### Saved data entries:
- - - -
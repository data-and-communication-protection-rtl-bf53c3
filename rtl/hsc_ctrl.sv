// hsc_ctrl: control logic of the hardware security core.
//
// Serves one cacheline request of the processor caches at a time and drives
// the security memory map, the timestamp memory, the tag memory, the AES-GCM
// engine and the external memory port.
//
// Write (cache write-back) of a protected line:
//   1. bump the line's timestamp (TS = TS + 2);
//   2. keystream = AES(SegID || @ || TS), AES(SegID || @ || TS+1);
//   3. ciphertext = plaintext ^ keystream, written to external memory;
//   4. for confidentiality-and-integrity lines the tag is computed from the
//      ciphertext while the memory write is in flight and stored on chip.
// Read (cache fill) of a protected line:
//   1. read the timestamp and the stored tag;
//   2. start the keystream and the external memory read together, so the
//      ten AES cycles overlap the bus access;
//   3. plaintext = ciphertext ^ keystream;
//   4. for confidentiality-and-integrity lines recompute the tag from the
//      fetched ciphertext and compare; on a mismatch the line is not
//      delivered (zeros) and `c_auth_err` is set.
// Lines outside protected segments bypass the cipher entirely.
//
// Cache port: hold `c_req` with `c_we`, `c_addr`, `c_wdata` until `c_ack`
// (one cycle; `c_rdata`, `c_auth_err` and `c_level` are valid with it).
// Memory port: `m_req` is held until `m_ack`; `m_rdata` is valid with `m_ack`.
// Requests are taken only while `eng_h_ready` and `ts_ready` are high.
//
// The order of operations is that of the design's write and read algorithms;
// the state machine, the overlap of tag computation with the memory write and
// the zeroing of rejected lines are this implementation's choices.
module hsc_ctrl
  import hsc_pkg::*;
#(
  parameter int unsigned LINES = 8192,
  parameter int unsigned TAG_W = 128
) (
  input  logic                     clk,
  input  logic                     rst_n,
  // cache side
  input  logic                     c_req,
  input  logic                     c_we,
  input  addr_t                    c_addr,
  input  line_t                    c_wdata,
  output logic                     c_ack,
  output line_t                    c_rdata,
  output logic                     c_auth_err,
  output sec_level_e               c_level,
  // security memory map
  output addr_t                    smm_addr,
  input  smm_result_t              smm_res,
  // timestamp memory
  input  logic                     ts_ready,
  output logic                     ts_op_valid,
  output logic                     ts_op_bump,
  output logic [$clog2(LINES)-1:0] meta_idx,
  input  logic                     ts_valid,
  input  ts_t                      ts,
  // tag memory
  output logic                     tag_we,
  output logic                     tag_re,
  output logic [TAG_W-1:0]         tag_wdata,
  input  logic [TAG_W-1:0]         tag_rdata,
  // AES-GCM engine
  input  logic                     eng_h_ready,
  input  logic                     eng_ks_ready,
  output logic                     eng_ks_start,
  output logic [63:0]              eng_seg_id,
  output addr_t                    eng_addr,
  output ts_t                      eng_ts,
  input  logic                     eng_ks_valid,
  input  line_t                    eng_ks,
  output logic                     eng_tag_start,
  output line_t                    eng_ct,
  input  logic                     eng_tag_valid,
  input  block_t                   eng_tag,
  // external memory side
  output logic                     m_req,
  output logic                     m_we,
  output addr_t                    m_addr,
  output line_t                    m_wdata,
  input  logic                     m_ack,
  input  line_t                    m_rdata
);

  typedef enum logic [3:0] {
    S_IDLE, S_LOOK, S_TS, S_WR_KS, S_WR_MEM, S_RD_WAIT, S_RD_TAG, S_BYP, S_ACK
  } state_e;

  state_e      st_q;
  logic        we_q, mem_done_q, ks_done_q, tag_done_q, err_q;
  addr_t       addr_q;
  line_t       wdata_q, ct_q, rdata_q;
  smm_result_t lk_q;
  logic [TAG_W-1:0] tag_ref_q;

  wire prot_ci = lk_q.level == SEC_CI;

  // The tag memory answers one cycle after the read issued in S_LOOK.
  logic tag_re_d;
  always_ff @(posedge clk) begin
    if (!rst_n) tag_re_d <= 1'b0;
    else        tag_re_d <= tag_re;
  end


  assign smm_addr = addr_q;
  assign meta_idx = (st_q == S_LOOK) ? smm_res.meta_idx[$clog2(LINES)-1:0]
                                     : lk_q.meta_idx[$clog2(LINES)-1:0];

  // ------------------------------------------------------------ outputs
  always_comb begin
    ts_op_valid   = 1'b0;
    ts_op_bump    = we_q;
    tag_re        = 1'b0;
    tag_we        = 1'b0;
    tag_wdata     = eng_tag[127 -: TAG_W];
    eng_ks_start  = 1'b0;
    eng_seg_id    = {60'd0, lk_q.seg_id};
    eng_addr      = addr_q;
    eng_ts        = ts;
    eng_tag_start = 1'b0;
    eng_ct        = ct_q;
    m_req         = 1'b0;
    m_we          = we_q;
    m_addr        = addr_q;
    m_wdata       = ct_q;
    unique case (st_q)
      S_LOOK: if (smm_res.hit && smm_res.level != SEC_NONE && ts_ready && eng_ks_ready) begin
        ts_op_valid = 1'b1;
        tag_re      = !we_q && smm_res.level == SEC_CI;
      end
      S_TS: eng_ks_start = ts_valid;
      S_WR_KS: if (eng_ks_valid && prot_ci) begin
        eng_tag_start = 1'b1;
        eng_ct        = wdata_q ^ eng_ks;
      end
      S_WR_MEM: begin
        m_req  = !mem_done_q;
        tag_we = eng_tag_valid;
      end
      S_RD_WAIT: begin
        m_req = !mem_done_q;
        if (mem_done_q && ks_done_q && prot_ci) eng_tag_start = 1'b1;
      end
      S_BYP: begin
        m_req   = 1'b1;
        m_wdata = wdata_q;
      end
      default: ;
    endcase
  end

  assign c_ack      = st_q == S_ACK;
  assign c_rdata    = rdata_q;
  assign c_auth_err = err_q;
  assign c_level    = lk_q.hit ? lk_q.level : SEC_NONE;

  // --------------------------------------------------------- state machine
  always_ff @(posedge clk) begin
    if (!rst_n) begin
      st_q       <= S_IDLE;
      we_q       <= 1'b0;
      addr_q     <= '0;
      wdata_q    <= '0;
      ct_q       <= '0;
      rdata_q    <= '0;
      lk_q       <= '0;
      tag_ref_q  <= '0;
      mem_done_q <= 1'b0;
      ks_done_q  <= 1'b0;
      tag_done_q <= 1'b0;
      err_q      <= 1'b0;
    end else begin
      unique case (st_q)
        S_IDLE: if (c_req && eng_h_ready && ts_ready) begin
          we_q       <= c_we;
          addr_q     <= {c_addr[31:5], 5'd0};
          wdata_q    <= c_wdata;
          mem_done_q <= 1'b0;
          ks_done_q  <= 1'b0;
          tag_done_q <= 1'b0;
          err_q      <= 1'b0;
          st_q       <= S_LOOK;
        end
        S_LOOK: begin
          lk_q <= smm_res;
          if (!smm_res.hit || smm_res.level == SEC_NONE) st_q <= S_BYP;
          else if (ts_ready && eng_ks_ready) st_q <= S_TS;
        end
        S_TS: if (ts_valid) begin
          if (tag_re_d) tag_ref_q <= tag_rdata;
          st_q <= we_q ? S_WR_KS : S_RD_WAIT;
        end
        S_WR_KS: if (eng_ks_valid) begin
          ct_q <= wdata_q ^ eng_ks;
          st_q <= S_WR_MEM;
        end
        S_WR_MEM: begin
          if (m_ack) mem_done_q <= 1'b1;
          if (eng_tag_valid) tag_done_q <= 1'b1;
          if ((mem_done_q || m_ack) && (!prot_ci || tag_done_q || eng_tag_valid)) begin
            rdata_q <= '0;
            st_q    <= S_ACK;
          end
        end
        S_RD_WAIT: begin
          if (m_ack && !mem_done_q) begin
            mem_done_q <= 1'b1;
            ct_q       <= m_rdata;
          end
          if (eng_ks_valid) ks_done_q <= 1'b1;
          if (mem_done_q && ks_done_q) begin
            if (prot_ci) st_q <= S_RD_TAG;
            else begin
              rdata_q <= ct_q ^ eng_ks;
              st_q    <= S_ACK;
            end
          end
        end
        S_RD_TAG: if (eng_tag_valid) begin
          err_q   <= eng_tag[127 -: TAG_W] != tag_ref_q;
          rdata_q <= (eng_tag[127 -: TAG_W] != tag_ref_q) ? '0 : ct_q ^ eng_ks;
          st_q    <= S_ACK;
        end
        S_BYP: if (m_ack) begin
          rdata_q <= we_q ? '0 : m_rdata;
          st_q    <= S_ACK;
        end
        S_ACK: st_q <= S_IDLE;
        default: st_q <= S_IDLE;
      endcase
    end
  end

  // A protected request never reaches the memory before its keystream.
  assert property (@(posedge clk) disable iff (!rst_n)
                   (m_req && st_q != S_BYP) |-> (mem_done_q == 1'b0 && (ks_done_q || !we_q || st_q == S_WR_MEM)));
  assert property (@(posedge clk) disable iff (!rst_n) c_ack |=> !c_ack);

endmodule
- - - -
### EXERCISE OBJECTIVE:
Report back every line of the entries in which "from" occurs.

### RESPONSE BOX:
//   4. for confidentiality-and-integrity lines the tag is computed from the
//   4. for confidentiality-and-integrity lines recompute the tag from the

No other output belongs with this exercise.